Je pense qu’il faut surtout être méthodique. A chaque prise de service, je planifie le travail à réaliser, et je le partage avec mes collègues. J’adapte le planning en fonction des aléas de production rencontrés.

Peux-tu me dire ce qui te plaît dans ce métier ?

Le contact d’une manière générale. Je suis satisfait lorsque je peux contribuer à résoudre les problèmes qui se présentent, que ce soit pour aider les clients ou les collègues.

 

 

Mathieu, je te remercie de m’avoir accordé un peu de temps pour répondre à mes questions. 

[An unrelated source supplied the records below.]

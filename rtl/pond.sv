// pond: streaming register file of a PE tile (2 read ports, 1 write port).
//
// A pond is a 32-entry x 16-bit (64 B) flip-flop register file placed next
// to the ALU, so that operands with high reuse (weights, inputs, partial
// sums of a blocked DNN loop nest) are read at a fraction of the cost of a
// memory tile access. It has no instruction stream: each port is driven by a
// small configured controller that "pushes" data to the ALU.
//
//   write port   init0, init1: load a block of a (possibly multicast) stream
//                                arriving on data_i (pond_init_ctrl)
//                accumulation: write the ALU result back at the address read
//                                acc_delay cycles earlier (pond_acc_delay)
//   read port 0  update0: two-level affine reads (pond_update_ctrl), the
//                                source of the read-modify-write loop
//   read port 1  update1: a second affine reader without accumulation,
//                wb:      write-back of final results (pond_wb_ctrl),
//                                multiplexed with update1
//
// Controller set, port arrangement, configuration fields and widths follow
// the source design's optimized 2R/1W pond. This design's choices: the
// write-port priority (accumulation, then init0, then init1) with an
// assertion that two sources never collide, the read-port-1 priority
// (write-back over update1) likewise asserted, and the write-data
// multiplexer that takes alu_i for accumulation writes and data_i
// otherwise. Storage is reset to zero.
//
// Timing: reads are combinational from the storage, so data_o/valid_o
// appear in the same cycle as the controller's read enable; writes take
// effect at the next clock edge. en_i low (fabric stall) freezes every
// controller and blocks all writes.
`timescale 1ns/1ps
module pond
  import cgra_pkg::*;
(
  input  logic      clk,
  input  logic      rst_n,
  input  logic      en_i,
  input  pond_cfg_t cfg_i,
  // write data: stream from the pond connection box and the ALU result
  input  word_t     data_i,
  input  word_t     alu_i,
  // timing signals from the 1-bit network
  input  logic      init0_start_i,
  input  logic      init0_valid_i,
  input  logic      init1_start_i,
  input  logic      init1_valid_i,
  input  logic      wb_start_i,
  input  logic      update0_start_i,
  input  logic      update1_start_i,
  // read ports
  output word_t     data0_o,
  output logic      valid0_o,
  output word_t     data1_o,
  output logic      valid1_o
);

  word_t [POND_DEPTH-1:0] mem_q;

  logic       init0_we, init1_we, acc_we, u0_re, u1_re, wb_re;
  pond_addr_t init0_wa, init1_wa, acc_wa, u0_ra, u1_ra, wb_ra;
  logic       we;
  pond_addr_t waddr, raddr1;
  word_t      wdata;

  pond_init_ctrl u_init0 (
    .clk, .rst_n, .en_i,
    .cfg_i   (cfg_i.init0),
    .start_i (init0_start_i),
    .valid_i (init0_valid_i),
    .we_o    (init0_we),
    .waddr_o (init0_wa)
  );

  pond_init_ctrl u_init1 (
    .clk, .rst_n, .en_i,
    .cfg_i   (cfg_i.init1),
    .start_i (init1_start_i),
    .valid_i (init1_valid_i),
    .we_o    (init1_we),
    .waddr_o (init1_wa)
  );

  pond_update_ctrl u_update0 (
    .clk, .rst_n, .en_i,
    .cfg_i   (cfg_i.update0),
    .start_i (update0_start_i),
    .re_o    (u0_re),
    .raddr_o (u0_ra),
    .busy_o  ()
  );

  pond_acc_delay u_acc_delay (
    .clk, .rst_n, .en_i,
    .acc_en_i (cfg_i.update_acc_en),
    .delay_i  (cfg_i.update_acc_delay),
    .re_i     (u0_re),
    .raddr_i  (u0_ra),
    .we_o     (acc_we),
    .waddr_o  (acc_wa)
  );

  pond_update_ctrl u_update1 (
    .clk, .rst_n, .en_i,
    .cfg_i   (cfg_i.update1),
    .start_i (update1_start_i),
    .re_o    (u1_re),
    .raddr_o (u1_ra),
    .busy_o  ()
  );

  pond_wb_ctrl u_wb (
    .clk, .rst_n, .en_i,
    .cfg_i   (cfg_i.wb),
    .start_i (wb_start_i),
    .valid_o (wb_re),
    .raddr_o (wb_ra),
    .busy_o  ()
  );

  // Write port: three multiplexed address generators.
  always_comb begin
    we    = acc_we | init0_we | init1_we;
    waddr = acc_we ? acc_wa : (init0_we ? init0_wa : init1_wa);
    wdata = acc_we ? alu_i : data_i;
  end

  always_ff @(posedge clk or negedge rst_n) begin
    if (!rst_n) begin
      mem_q <= '0;
    end else if (we) begin
      mem_q[waddr] <= wdata;
    end
  end

  // Read ports.
  assign raddr1   = wb_re ? wb_ra : u1_ra;
  assign data0_o  = mem_q[u0_ra];
  assign valid0_o = u0_re;
  assign data1_o  = mem_q[raddr1];
  assign valid1_o = wb_re | u1_re;

  // Port-sharing rules of the configured schedule.
  a_one_writer : assert property (@(posedge clk) disable iff (!rst_n)
      $onehot0({acc_we, init0_we, init1_we}))
    else $error("pond: two write sources in one cycle");
  a_one_reader1 : assert property (@(posedge clk) disable iff (!rst_n)
      !(wb_re && u1_re))
    else $error("pond: write-back and update1 both read port 1");

endmodule
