// tb_pond: end-to-end self-checking test of the 2R/1W pond.
//
// Phases, each checked against a reference copy of the 32 words:
//   1. init0 loads 32 random words (start with the first valid, one word
//      per valid, random valid gaps).
//   2. Three read-modify-write passes: update0 reads all 32 words in a
//      two-level pattern (8 x 4, strides 1 and 8); the testbench acts as the
//      ALU with a pipeline of acc_delay cycles (1..4) and returns read value
//      + inc, which the accumulation path writes back at the address read
//      acc_delay cycles earlier. Random stall cycles are inserted. Checks
//      every read value, one read per enabled cycle, and the final contents.
//   3. update1 reads all words with cycle stride 2 (one read every other
//      cycle) on port 1.
//   4. write-back streams all 32 words out of port 1 on consecutive cycles,
//      starting one cycle after wb start, valid generated internally.
//   5. init1 as pond 1 of a 2-way multicast with block factor 4 keeps
//      blocks 1, 3, 5, 7 of a 32-word stream at offset 16; write-back checks
//      the kept words and that words 0..15 were untouched.
// Counts the mechanisms exercised (RMW writes, stalls, multicast words,
// write-back words); any of them at zero is a failure.
`timescale 1ns/1ps
module tb_pond;
  import cgra_pkg::*;
  logic clk = 0, rst_n = 0, en = 1;
  pond_cfg_t cfg;
  word_t data_in = '0, alu_in = '0, d0, d1;
  logic i0s = 0, i0v = 0, i1s = 0, i1v = 0, wbs = 0, u0s = 0, u1s = 0, v0, v1;
  int checks = 0, failures = 0;
  int n_rmw = 0, n_stall = 0, n_mc = 0, n_wb = 0;
  word_t model [32];

  pond dut (.clk, .rst_n, .en_i(en), .cfg_i(cfg), .data_i(data_in), .alu_i(alu_in),
    .init0_start_i(i0s), .init0_valid_i(i0v), .init1_start_i(i1s), .init1_valid_i(i1v),
    .wb_start_i(wbs), .update0_start_i(u0s), .update1_start_i(u1s),
    .data0_o(d0), .valid0_o(v0), .data1_o(d1), .valid1_o(v1));

  always #5 clk = ~clk;

  task automatic check(bit ok, string what);
    checks++;
    if (!ok) begin failures++; $display("FAIL %s at %t", what, $realtime); end
  endtask

  initial begin : watchdog
    #10000000; $display("TB_RESULT checks=%0d failures=%0d", checks, failures + 1);
    $display("watchdog timeout"); $finish;
  end

  // write-back of all 32 words through port 1, checked against the model
  task automatic wb_check(string tag);
    @(negedge clk);
    cfg.wb = '{range: '0, offset: '0, index: '0, block_factor: '0, cyclic_factor: 9'd1};
    en = 1; wbs = 1;
    @(negedge clk); wbs = 0;
    for (int n = 0; n < 32; n++) begin
      #1;
      check(v1, $sformatf("%s wb valid on consecutive cycle %0d", tag, n));
      check(d1 == model[n], $sformatf("%s wb word %0d: %h exp %h", tag, n, d1, model[n]));
      if (v1) n_wb++;
      @(negedge clk);
    end
    #1 check(!v1, $sformatf("%s wb stops after range", tag));
  endtask

  initial begin
    cfg = '0;
    #12 rst_n = 1;
    // ---------------------------------------------------------- 1. init0
    @(negedge clk);
    cfg.init0 = '{offset: '0, index: '0, block_factor: '0, cyclic_factor: 9'd1};
    for (int n = 0; n < 32; ) begin
      i0s = (n == 0);
      i0v = (n == 0) || ($urandom_range(0, 3) != 0);
      data_in = word_t'($urandom);
      if (i0v) begin model[n] = data_in; n++; end
      @(negedge clk);
    end
    i0s = 0; i0v = 0;
    wb_check("init0");
    // --------------------------------------------------------- 2. RMW
    for (int pass = 0; pass < 3; pass++) begin
      int d, n, post;
      word_t inc;
      word_t rq [$];
      d   = $urandom_range(1, 4);
      inc = word_t'($urandom_range(1, 1000));
      cfg.update0 = '{range: '{5'd4, 5'd8}, offset: '0, stride: '{5'd8, 5'd1},
                      cycle_stride: 8'd1};
      cfg.update_acc_en    = 1'b1;
      cfg.update_acc_delay = 3'(d);
      @(negedge clk);
      en = 1; u0s = 1;
      @(negedge clk); u0s = 0;
      n = 0; post = 0;
      for (int c = 0; c < 400 && post <= d; c++) begin
        en = ($urandom_range(0, 4) != 0);
        // testbench ALU: result of the read d enabled cycles ago, plus inc
        alu_in = (rq.size() >= d) ? rq[rq.size() - d] + inc : '0;
        #1;
        if (en) begin
          check(v0 == (n < 32), $sformatf("RMW read every enabled cycle n=%0d", n));
          if (v0) begin
            check(d0 == model[n], $sformatf("RMW read %0d: %h exp %h", n, d0, model[n]));
            n++;
          end
          rq.push_back(d0);
          if (n == 32) post++;
          if (dut.acc_we) n_rmw++;
        end else begin
          check(!v0, "no read while stalled");
          n_stall++;
        end
        @(negedge clk);
      end
      for (int i = 0; i < 32; i++) model[i] = model[i] + inc;
      cfg.update_acc_en = 1'b0;
      wb_check($sformatf("RMW pass %0d", pass));
    end
    // ----------------------------------------------------- 3. update1
    @(negedge clk);
    cfg.update1 = '{range: '{5'd1, 5'd0}, offset: '0, stride: '{5'd0, 5'd1},
                    cycle_stride: 8'd2};
    en = 1; u1s = 1;
    @(negedge clk); u1s = 0;
    for (int c = 0; c < 64; c++) begin
      #1;
      check(v1 == (c % 2 == 0), $sformatf("update1 rate: cycle %0d", c));
      if (v1) check(d1 == model[c / 2], $sformatf("update1 word %0d", c / 2));
      @(negedge clk);
    end
    #1 check(!v1, "update1 done");
    // -------------------------------------------- 4. write-back timing
    wb_check("wb");
    // ------------------------------------------- 5. multicast via init1
    @(negedge clk);
    cfg.init1 = '{offset: 5'd16, index: 9'd1, block_factor: 5'd4, cyclic_factor: 9'd2};
    for (int n = 0, kept = 0; n < 32; ) begin
      i1s = (n == 0);
      i1v = 1;
      data_in = word_t'($urandom);
      #1;
      check(dut.init1_we == ((n / 4) % 2 == 1), $sformatf("multicast capture word %0d", n));
      if ((n / 4) % 2 == 1) begin model[16 + kept] = data_in; kept++; n_mc++; end
      n++;
      @(negedge clk);
    end
    i1s = 0; i1v = 0;
    wb_check("multicast");
    // ----------------------------------------------------------- summary
    check(n_rmw == 96, $sformatf("RMW writes %0d", n_rmw));
    check(n_stall > 0 && n_mc == 16 && n_wb > 0, "mechanisms exercised");
    $display("rmw=%0d stall=%0d multicast=%0d wb=%0d", n_rmw, n_stall, n_mc, n_wb);
    $display("TB_RESULT checks=%0d failures=%0d", checks, failures);
    $finish;
  end
endmodule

Je croise souvent Mathieu, puisque nous travaillons au même endroit. Comme vous avez pu le voir, « la prise en charge des voyageurs » relève de ses missions. Lorsque vous me faites des remarques sur la prise en charge par exemple, c’est avec lui ou avec d’autres collègues  (quand la gare de Laon est concernée) que je partage vos observations.

Je sais que ce type d’article s’éloigne, en apparence, des sujets de production qui vous préoccupent. Mais en réalité, le fait d’aller à la rencontre de ces agents, pour les questionner sur leur métier, me permet aussi de partager vos critiques, vos propositions, vos interrogations.

Est-ce qu’il y a d’autres métiers que vous aimeriez découvrir ? Chef de bord ? Des métiers en lien avec l’information ? Avec l’intermodalité, la sécurité ? Si oui, je me dis que nous pourrions aussi préparer les questions ensemble, sur le blog.